Reproduce the records in full. Alter nothing.

※ ※ ※

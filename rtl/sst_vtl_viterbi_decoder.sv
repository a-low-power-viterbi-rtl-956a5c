// sst_vtl_viterbi_decoder: low-power 64-state Viterbi decoder for the rate-1/3
// MB-OFDM UWB convolutional code, combining scarce state transition (SST) and
// a register-exchange survivor memory with variable truncation length.
//
// Data path, two trellis stages per clock:
//   sst_unit            pre-decodes the hard decisions, re-encodes them and
//                       inverts the soft values the re-encoded bits mark, so
//                       the decoder sees mostly zeros (registered, 1 clock);
//   bm_unit             branch metrics of both stages (combinational);
//   acs_r2x2 + pm_unit  radix-2x2 add-compare-select over 9-bit modular path
//                       metrics, two decisions per state per clock;
//   re_survivor_memory  64 x 32 x 2-bit register exchange, output row 0;
//   path_merge_detector finds the merged column and gates the rows behind it;
//   sst_output          o = i XOR n with i delayed to match.
//
// Interface: present a pair of received symbols on in_sym ([0] earlier; per
// symbol [2]=A, [1]=B, [0]=C soft values, 0 = confident 0, 7 = confident 1)
// with in_valid high.  There is no back-pressure.  Every valid pair advances
// the decoder once; after COLS+1 advances out_valid pulses with each newly
// decoded pair on out_bits ([0] earlier).  With continuous input the latency
// is COLS+1 = 33 clocks; a stream is flushed by feeding further symbols (the
// encoder's zero tail and beyond).  merge_col reports the current merged
// column; the effective truncation length is 2*(merge_col+1) stages, and
// valid_col the last column in which all rows are up to date.  Reset
// is active low and synchronous; the encoder is assumed to start in state 0.
// The architecture follows the document; the handshake and the one-clock
// register after the SST unit are this design's choices.
module sst_vtl_viterbi_decoder
  import vd_pkg::*;
#(
  parameter int unsigned COLS         = 32,
  parameter int unsigned CHECK_GROUPS = 12,
  parameter int unsigned PM_W         = 9,
  parameter int unsigned BM_W         = 6,
  localparam int unsigned CW          = $clog2(COLS)
) (
  input  logic             clk,
  input  logic             rst_n,
  input  logic             in_valid,
  input  sym_t [1:0]       in_sym,
  output logic             out_valid,
  output logic [1:0]       out_bits,
  output logic [CW-1:0]    merge_col,
  output logic [CW-1:0]    valid_col
);

  logic                         adv;       // decoder advances this clock
  sym_t [1:0]                   y;
  logic [1:0]                   i_bits;
  logic [1:0][7:0][BM_W-1:0]    bm;
  logic [NSTATES-1:0][PM_W-1:0] pm, pm_next;
  logic [NSTATES-1:0]           d1, d2;
  logic [NSTATES-1:0][COLS-1:0][1:0] mem;
  logic [COLS-1:0]              gate, sel;
  logic [1:0]                   n_bits;
  logic [CW:0]                  fill_q;    // advances seen, saturating at COLS

  sst_unit #(.STEPS_P(2)) u_sst (
    .clk, .rst_n, .in_valid, .r(in_sym), .y_valid(adv), .y, .i(i_bits)
  );

  bm_unit #(.STEPS_P(2), .BM_W(BM_W)) u_bm (.y, .bm);

  acs_r2x2 #(.PM_W(PM_W), .BM_W(BM_W)) u_acs (
    .pm, .bm, .pm_next, .d1, .d2
  );

  pm_unit #(.PM_W(PM_W)) u_pm (
    .clk, .rst_n, .en(adv), .pm_next, .pm
  );

  re_survivor_memory #(.COLS(COLS)) u_sm (
    .clk, .rst_n, .en(adv), .d1, .d2, .gate, .sel, .mem, .dec(n_bits)
  );

  path_merge_detector #(.COLS(COLS), .CHECK_GROUPS(CHECK_GROUPS)) u_pmd (
    .clk, .rst_n, .en(adv), .mem, .gate, .sel, .merge_col, .valid_col
  );

  sst_output #(.COLS(COLS)) u_out (
    .clk, .rst_n, .en(adv), .i(i_bits), .n(n_bits), .o(out_bits)
  );

  always_ff @(posedge clk) begin
    if (!rst_n) begin
      fill_q    <= '0;
      out_valid <= 1'b0;
    end else begin
      out_valid <= adv && (fill_q >= (CW+1)'(COLS - 1));
      if (adv && fill_q != (CW+1)'(COLS)) fill_q <= fill_q + 1'b1;
    end
  end

endmodule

※ ※ ※

Exercise answer |
filename rtl/sst_vtl_viterbi_decoder.sv
repository a-low-power-viterbi-rtl-956a5c
// sst_vtl_viterbi_decoder: low-power 64-state Viterbi decoder for the rate-1/3
// MB-OFDM UWB convolutional code, combining scarce state transition (SST) and
// a register-exchange survivor memory with variable truncation length.
//
// Data path, two trellis stages per clock:
//   sst_unit            pre-decodes the hard decisions, re-encodes them and
//                       inverts the soft values the re-encoded bits mark, so
//                       the decoder sees mostly zeros (registered, 1 clock);
//   bm_unit             branch metrics of both stages (combinational);
//   acs_r2x2 + pm_unit  radix-2x2 add-compare-select over 9-bit modular path
//                       metrics, two decisions per state per clock;
//   re_survivor_memory  64 x 32 x 2-bit register exchange, output row 0;
//   path_merge_detector finds the merged column and gates the rows behind it;
//   sst_output          o = i XOR n with i delayed to match.
//
// Interface: present a pair of received symbols on in_sym ([0] earlier; per
// symbol [2]=A, [1]=B, [0]=C soft values, 0 = confident 0, 7 = confident 1)
// with in_valid high.  There is no back-pressure.  Every valid pair advances
// the decoder once; after COLS+1 advances out_valid pulses with each newly
// decoded pair on out_bits ([0] earlier).  With continuous input the latency
// is COLS+1 = 33 clocks; a stream is flushed by feeding further symbols (the
// encoder's zero tail and beyond).  merge_col reports the current merged
// column; the effective truncation length is 2*(merge_col+1) stages, and
// valid_col the last column in which all rows are up to date.  Reset
// is active low and synchronous; the encoder is assumed to start in state 0.
// The architecture follows the document; the handshake and the one-clock
// register after the SST unit are this design's choices.
module sst_vtl_viterbi_decoder
  import vd_pkg::*;
#(
  parameter int unsigned COLS         = 32,
  parameter int unsigned CHECK_GROUPS = 12,
  parameter int unsigned PM_W         = 9,
  parameter int unsigned BM_W         = 6,
  localparam int unsigned CW          = $clog2(COLS)
) (
  input  logic             clk,
  input  logic             rst_n,
  input  logic             in_valid,
  input  sym_t [1:0]       in_sym,
  output logic             out_valid,
  output logic [1:0]       out_bits,
  output logic [CW-1:0]    merge_col,
  output logic [CW-1:0]    valid_col
);

  logic                         adv;       // decoder advances this clock
  sym_t [1:0]                   y;
  logic [1:0]                   i_bits;
  logic [1:0][7:0][BM_W-1:0]    bm;
  logic [NSTATES-1:0][PM_W-1:0] pm, pm_next;
  logic [NSTATES-1:0]           d1, d2;
  logic [NSTATES-1:0][COLS-1:0][1:0] mem;
  logic [COLS-1:0]              gate, sel;
  logic [1:0]                   n_bits;
  logic [CW:0]                  fill_q;    // advances seen, saturating at COLS

  sst_unit #(.STEPS_P(2)) u_sst (
    .clk, .rst_n, .in_valid, .r(in_sym), .y_valid(adv), .y, .i(i_bits)
  );

  bm_unit #(.STEPS_P(2), .BM_W(BM_W)) u_bm (.y, .bm);

  acs_r2x2 #(.PM_W(PM_W), .BM_W(BM_W)) u_acs (
    .pm, .bm, .pm_next, .d1, .d2
  );

  pm_unit #(.PM_W(PM_W)) u_pm (
    .clk, .rst_n, .en(adv), .pm_next, .pm
  );

  re_survivor_memory #(.COLS(COLS)) u_sm (
    .clk, .rst_n, .en(adv), .d1, .d2, .gate, .sel, .mem, .dec(n_bits)
  );

  path_merge_detector #(.COLS(COLS), .CHECK_GROUPS(CHECK_GROUPS)) u_pmd (
    .clk, .rst_n, .en(adv), .mem, .gate, .sel, .merge_col, .valid_col
  );

  sst_output #(.COLS(COLS)) u_out (
    .clk, .rst_n, .en(adv), .i(i_bits), .n(n_bits), .o(out_bits)
  );

  always_ff @(posedge clk) begin
    if (!rst_n) begin
      fill_q    <= '0;
      out_valid <= 1'b0;
    end else begin
      out_valid <= adv && (fill_q >= (CW+1)'(COLS - 1));
      if (adv && fill_q != (CW+1)'(COLS)) fill_q <= fill_q + 1'b1;
    end
  end

endmodule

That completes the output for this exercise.